Task details
Which lines of the entries contain the string "schedule"? Copy each of them.

Listed entries

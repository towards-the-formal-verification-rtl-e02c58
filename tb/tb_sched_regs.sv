// Test of the configuration registers: reset values, random writes to u,
// ns and every slot field, writes to addresses outside the map (which must
// change nothing), and read-out of every slot through sigma, all compared
// with a model.
`timescale 1ns/1ps
module tb_sched_regs;
  import fr_pkg::*;
  localparam int NS = 16;
  logic clk = 0, rst_n = 0, we = 0;
  logic [7:0] addr = 0;
  logic [31:0] wdata = 0;
  logic [3:0] sigma = 0;
  logic [7:0] cfg_u;
  logic [4:0] cfg_ns;
  slot_cfg_t slot, model [NS];
  logic [7:0] m_u = 0;
  logic [4:0] m_ns = 0;
  int checks = 0, failures = 0;
  int kind;

  sched_regs #(.NS_MAX(NS)) dut (.*);
  always #5 clk = ~clk;

  task automatic chk(bit ok, string what);
    checks++;
    if (!ok) begin failures++; $display("FAIL %s at %0t", what, $time); end
  endtask

  task automatic compare_all();
    chk(cfg_u == m_u && cfg_ns == m_ns, "u and ns");
    for (int s = 0; s < NS; s++) begin
      sigma = 4'(s);
      #1;
      chk(slot == model[s], $sformatf("slot %0d", s));
    end
  endtask

  initial begin
    for (int s = 0; s < NS; s++) model[s] = '0;
    #12;
    compare_all();
    rst_n = 1;
    repeat (3000) begin
      @(negedge clk);
      we = 1;
      kind = $urandom % 8;
      unique case (kind)
        0: addr = A_U;
        1: addr = A_NS;
        2: addr = {A_ECU, 5'($urandom)};
        3: addr = {A_ST, 5'($urandom)};
        4: addr = {A_MLEN, 5'($urandom)};
        5: addr = {A_WAKEUP, 5'($urandom)};
        6: addr = {3'($urandom_range(6, 7)), 5'($urandom)};
        default: addr = 8'($urandom);
      endcase
      wdata = $urandom;
      @(posedge clk);
      if (addr == A_U) m_u = wdata[7:0];
      if (addr == A_NS) m_ns = wdata[4:0];
      if (addr[4:0] < NS) begin
        case (addr[7:5])
          A_ECU:    model[addr[3:0]].ecu    = wdata[7:0];
          A_ST:     model[addr[3:0]].st     = wdata[15:0];
          A_MLEN:   model[addr[3:0]].mlen   = wdata[15:0];
          A_WAKEUP: model[addr[3:0]].wakeup = wdata[15:0];
          default: ;
        endcase
      end
      if ($urandom % 50 == 0) begin
        @(negedge clk);
        we = 0;
        compare_all();
      end
    end
    @(negedge clk);
    we = 0;
    compare_all();
    $display("TB_RESULT checks=%0d failures=%0d", checks, failures);
    $finish;
  end

  initial begin
    #1000000;
    $display("TB_RESULT checks=%0d failures=%0d", checks, failures + 1);
    $finish;
  end
endmodule
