// Serial sender.
//
// On start the sender transmits the frame
//     f(m) = TSS, FSS, BSS, m[0], BSS, m[1], ..., BSS, m[len-1], FES
// (TSS=0, FSS=1, BSS=1,0, FES=0,1; bytes most significant bit first) and
// holds every frame bit on the bus for REP = 8 clock cycles, 8*(4+10*len)
// cycles in all.  The bit is kept in the output flip-flop bus_o, which is
// only loaded when the value changes, and reaches the bus through an
// open-collector driver whose enable bus_en is high only during the frame.
// Bytes are read from the send buffer by byte index rd_addr; rd_byte must
// follow rd_addr combinationally.
// Timing: start in cycle t puts the first TSS copy on bus_o/bus_en from
// edge t+1; done pulses in the last cycle of the last copy of FES[0], and
// the driver is released at the following edge.  A start while busy is
// ignored.  Framing and the eight-fold repetition follow the bus protocol
// described for this interface; the byte bit order is this design's choice.
module serial_tx
  import fr_pkg::*;
#(
  parameter int unsigned LEN_W = 9
) (
  input  logic             clk,
  input  logic             rst_n,
  input  logic             start,
  input  logic [LEN_W-1:0] len,
  output logic [LEN_W-1:0] rd_addr,
  input  logic [7:0]       rd_byte,
  output logic             bus_o,
  output logic             bus_en,
  output logic             busy,
  output logic             done
);
  frame_pos_t       pos, nxt_pos;
  logic [2:0]       rep;
  logic [2:0]       bidx, nxt_bidx;
  logic [LEN_W-1:0] byte_idx, nxt_byte_idx;
  logic             nxt_val;

  assign rd_addr = byte_idx;
  assign busy    = (pos != POS_IDLE);
  assign done    = (pos == POS_FES0) && (rep == 3'(REP - 1));

  // Frame position after the current bit.
  always_comb begin
    nxt_pos      = pos;
    nxt_bidx     = bidx;
    nxt_byte_idx = byte_idx;
    unique case (pos)
      POS_TSS:  nxt_pos = POS_FSS;
      POS_FSS:  nxt_pos = (len == '0) ? POS_FES1 : POS_BSS1;
      POS_BSS1: nxt_pos = POS_BSS0;
      POS_BSS0: begin nxt_pos = POS_DATA; nxt_bidx = 3'd7; end
      POS_DATA: begin
        if (bidx != 3'd0) nxt_bidx = bidx - 3'd1;
        else if (byte_idx + LEN_W'(1) < len) begin
          nxt_pos      = POS_BSS1;
          nxt_byte_idx = byte_idx + LEN_W'(1);
        end else nxt_pos = POS_FES1;
      end
      POS_FES1: nxt_pos = POS_FES0;
      POS_FES0: nxt_pos = POS_IDLE;
      default:  nxt_pos = POS_IDLE;
    endcase
  end

  // Bus value of the next frame position.
  always_comb begin
    unique case (nxt_pos)
      POS_TSS, POS_BSS0, POS_FES1: nxt_val = 1'b0;
      POS_DATA:                    nxt_val = rd_byte[nxt_bidx];
      default:                     nxt_val = 1'b1;  // FSS, BSS1, FES0, idle
    endcase
  end

  always_ff @(posedge clk or negedge rst_n) begin
    if (!rst_n) begin
      pos      <= POS_IDLE;
      rep      <= '0;
      bidx     <= '0;
      byte_idx <= '0;
      bus_o    <= 1'b1;
      bus_en   <= 1'b0;
    end else if (pos == POS_IDLE) begin
      if (start) begin
        pos      <= POS_TSS;
        rep      <= '0;
        byte_idx <= '0;
        bus_o    <= 1'b0;       // TSS
        bus_en   <= 1'b1;
      end
    end else if (rep != 3'(REP - 1)) begin
      rep <= rep + 3'd1;
    end else begin
      rep      <= '0;
      pos      <= nxt_pos;
      bidx     <= nxt_bidx;
      byte_idx <= nxt_byte_idx;
      if (nxt_val != bus_o) bus_o <= nxt_val;  // load only on a change
      if (nxt_pos == POS_IDLE) bus_en <= 1'b0;
    end
  end
endmodule
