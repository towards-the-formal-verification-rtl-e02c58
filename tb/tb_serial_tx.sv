// Test of the serial sender: frames of random length (0..20 bytes) with
// random contents.  The bus value and driver enable of every cycle are
// compared with the expected pattern: each bit of TSS, FSS, (BSS, byte)*,
// FES repeated 8 times, bytes MSB first, driver enabled exactly for the
// 8*(4+10*len) cycles of the frame, done in the last of them, bus_o 1 and
// the driver off between frames.  Also checks that bus_o only changes
// when the frame bit changes.
`timescale 1ns/1ps
module tb_serial_tx;
  localparam int LW = 9;
  logic clk = 0, rst_n = 0, start = 0;
  logic [LW-1:0] len, rd_addr;
  logic [7:0] rd_byte, mem [256];
  logic bus_o, bus_en, busy, done;
  logic frame [$];
  int checks = 0, failures = 0;

  serial_tx #(.LEN_W(LW)) dut (.*);
  always #5 clk = ~clk;
  assign rd_byte = mem[rd_addr[7:0]];

  task automatic chk(bit ok, string what);
    checks++;
    if (!ok) begin failures++; $display("FAIL %s at %0t", what, $time); end
  endtask

  initial begin
    int n;
    len = 0;
    #12 rst_n = 1;
    for (int f = 0; f < 40; f++) begin
      n = (f == 0) ? 0 : $urandom_range(1, 20);
      for (int k = 0; k < 256; k++) mem[k] = 8'($urandom);
      frame = {};
      frame.push_back(0); frame.push_back(1);
      for (int k = 0; k < n; k++) begin
        frame.push_back(1); frame.push_back(0);
        for (int b = 7; b >= 0; b--) frame.push_back(mem[k][b]);
      end
      frame.push_back(0); frame.push_back(1);
      @(negedge clk);
      chk(!bus_en && bus_o && !busy, "idle before start");
      len = LW'(n);
      start = 1;
      @(negedge clk);
      start = 0;
      for (int i = 0; i < frame.size() * 8; i++) begin
        chk(bus_en && bus_o == frame[i / 8], $sformatf("frame %0d bit %0d", f, i / 8));
        chk(done == (i == frame.size() * 8 - 1), "done timing");
        // a start while busy must be ignored
        start = (i == 20);
        @(negedge clk);
        start = 0;
      end
      chk(!bus_en && bus_o, "driver released after the frame");
      repeat ($urandom_range(0, 5)) @(negedge clk);
    end
    $display("TB_RESULT checks=%0d failures=%0d", checks, failures);
    $finish;
  end

  initial begin
    #2000000;
    $display("TB_RESULT checks=%0d failures=%0d", checks, failures + 1);
    $finish;
  end
endmodule
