// Slot sequencer and high-level clock synchronisation.
//
// Walks through the ns slots of a bus round using the local timer ti:
//  * WAIT_ST: when ti = st(s) and this ECU is ecu(s), the sender is
//    started for mlen(s) bytes.
//  * ACTIVE:  when ti = wakeup(s) the wakeup interrupt is raised (the
//    processor may now use the data port until st(s+1)) and the next slot
//    begins: the receiver automaton is forced to idle here.  In the last
//    slot the sequencer instead waits for the clock synchronisation.
//  * Clock synchronisation, last slot only: the sending ECU clears its timer
//    right after driving the last copy of FES[0] (tx_done); every other ECU
//    clears it so that ti = 0 holds SYNC_DLY cycles after the strobe that
//    sampled FES[0] (rx_done comes one cycle after that strobe).  The clear
//    ends the round: slot 0 follows, the receiver is forced to idle, and the
//    last slot's wakeup interrupt is raised now if its wakeup time had not
//    yet been reached.
// Forcing the receiver idle when a slot begins, i.e. at the previous slot's
// wakeup and not at st(s), keeps a receiver whose timer lags the sender's
// by a few cycles from aborting a frame that has already started.
// While ns = 0 (no schedule configured yet) the sequencer stays in slot 0
// and does nothing, so ns should be written last at startup.
// The events on st, wakeup and the clock synchronisation follow the bus
// schedule described for this interface; closing the last slot with the
// timer clear is this design's reading, so st(0) should leave the
// processor its window after the last slot.
module slot_ctrl
  import fr_pkg::*;
#(
  parameter int unsigned NS_MAX   = 16,
  parameter int unsigned SYNC_DLY = 3,
  localparam int unsigned SW      = $clog2(NS_MAX)
) (
  input  logic            clk,
  input  logic            rst_n,
  input  logic [TI_W-1:0] ti,
  input  logic [7:0]      cfg_u,
  input  logic [SW:0]     cfg_ns,
  input  slot_cfg_t       slot,
  input  logic            tx_done,
  input  logic            rx_done,
  output logic [SW-1:0]   sigma,
  output logic            tx_start,
  output logic            rx_force_idle,
  output logic            timer_clr,
  output logic            wakeup,
  output logic            active      // between st(s) and wakeup(s)
);
  typedef enum logic [1:0] {S_WAIT_ST, S_ACTIVE, S_LAST} seq_t;
  seq_t seq;

  localparam int unsigned DW = $clog2(SYNC_DLY + 1);
  logic [DW-1:0] dly;       // counts down to the receiver's timer clear
  logic          dly_run;
  logic          last_slot, sender, at_st, at_wakeup;

  initial assert (SYNC_DLY >= 3) else $error("SYNC_DLY must be at least 3");

  assign last_slot = (32'(sigma) + 1 >= 32'(cfg_ns));
  assign sender    = (slot.ecu == cfg_u);
  assign at_st     = (seq == S_WAIT_ST) && (ti == slot.st) && (cfg_ns != '0);
  assign at_wakeup = (seq == S_ACTIVE)  && (ti == slot.wakeup);
  assign active    = (seq == S_ACTIVE);

  assign tx_start      = at_st && sender;
  assign rx_force_idle = at_wakeup || timer_clr;
  assign timer_clr     = (seq != S_WAIT_ST) && last_slot &&
                         (sender ? tx_done : (dly_run && dly == '0));
  assign wakeup        = (at_wakeup && !timer_clr) ||
                         (timer_clr && seq == S_ACTIVE);

  always_ff @(posedge clk or negedge rst_n) begin
    if (!rst_n) begin
      seq     <= S_WAIT_ST;
      sigma   <= '0;
      dly     <= '0;
      dly_run <= 1'b0;
    end else begin
      // receiver side: delay from the FES[0] sample to the timer clear
      if (rx_done && !sender && last_slot && seq != S_WAIT_ST) begin
        dly_run <= 1'b1;
        dly     <= DW'(SYNC_DLY - 3);
      end else if (dly_run) begin
        if (dly == '0) dly_run <= 1'b0;
        else           dly     <= dly - DW'(1);
      end

      if (timer_clr) begin
        seq   <= S_WAIT_ST;
        sigma <= '0;
      end else begin
        unique case (seq)
          S_WAIT_ST: if (at_st) seq <= S_ACTIVE;
          S_ACTIVE:  if (at_wakeup) begin
            if (last_slot) seq <= S_LAST;
            else begin
              seq   <= S_WAIT_ST;
              sigma <= sigma + SW'(1);
            end
          end
          default: ;   // S_LAST: wait for the clock synchronisation
        endcase
      end
    end
  end
endmodule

Output of the task
// While ns = 0 (no schedule configured yet) the sequencer stays in slot 0
// schedule described for this interface; closing the last slot with the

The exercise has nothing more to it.